WHAT TO PRODUCE - The expected answer is the complete listing, reproduced character for character.

LISTED ENTRIES -
━━━

// tb_ldpca_deaccumulator: the merged syndrome of a segment must equal the
// XOR of the plain syndrome bits in that segment, for segments that start
// at the first bit and segments that do not.
module tb_ldpca_deaccumulator;
  localparam int GROUP = 66;
  logic [GROUP-1:0] acc_syn;
  logic syn_a, syn_b, syn_c;
  int checks = 0, failures = 0;

  ldpca_deaccumulator #(.GROUP(GROUP), .FIRST(0),  .LAST(7))  u_a (.acc_syn(acc_syn), .syn(syn_a));
  ldpca_deaccumulator #(.GROUP(GROUP), .FIRST(8),  .LAST(15)) u_b (.acc_syn(acc_syn), .syn(syn_b));
  ldpca_deaccumulator #(.GROUP(GROUP), .FIRST(64), .LAST(65)) u_c (.acc_syn(acc_syn), .syn(syn_c));

  initial begin
    for (int t = 0; t < 200; t++) begin
      logic [GROUP-1:0] s;
      logic a;
      for (int i = 0; i < GROUP; i++) s[i] = $urandom % 2;
      a = 0;
      for (int i = 0; i < GROUP; i++) begin a ^= s[i]; acc_syn[i] = a; end
      #1;
      checks += 3;
      if (syn_a != ^s[7:0])   failures++;
      if (syn_b != ^s[15:8])  failures++;
      if (syn_c != ^s[65:64]) failures++;
    end
    $display("TB_RESULT checks=%0d failures=%0d", checks, failures);
    $finish;
  end

  initial begin
    #100000;
    failures++;
    $display("TB_RESULT checks=%0d failures=%0d", checks, failures);
    $finish;
  end
endmodule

━━━

TASK ANSWER -
// tb_ldpca_deaccumulator: the merged syndrome of a segment must equal the
// XOR of the plain syndrome bits in that segment, for segments that start
// at the first bit and segments that do not.
module tb_ldpca_deaccumulator;
  localparam int GROUP = 66;
  logic [GROUP-1:0] acc_syn;
  logic syn_a, syn_b, syn_c;
  int checks = 0, failures = 0;

  ldpca_deaccumulator #(.GROUP(GROUP), .FIRST(0),  .LAST(7))  u_a (.acc_syn(acc_syn), .syn(syn_a));
  ldpca_deaccumulator #(.GROUP(GROUP), .FIRST(8),  .LAST(15)) u_b (.acc_syn(acc_syn), .syn(syn_b));
  ldpca_deaccumulator #(.GROUP(GROUP), .FIRST(64), .LAST(65)) u_c (.acc_syn(acc_syn), .syn(syn_c));

  initial begin
    for (int t = 0; t < 200; t++) begin
      logic [GROUP-1:0] s;
      logic a;
      for (int i = 0; i < GROUP; i++) s[i] = $urandom % 2;
      a = 0;
      for (int i = 0; i < GROUP; i++) begin a ^= s[i]; acc_syn[i] = a; end
      #1;
      checks += 3;
      if (syn_a != ^s[7:0])   failures++;
      if (syn_b != ^s[15:8])  failures++;
      if (syn_c != ^s[65:64]) failures++;
    end
    $display("TB_RESULT checks=%0d failures=%0d", checks, failures);
    $finish;
  end

  initial begin
    #100000;
    failures++;
    $display("TB_RESULT checks=%0d failures=%0d", checks, failures);
    $finish;
  end
endmodule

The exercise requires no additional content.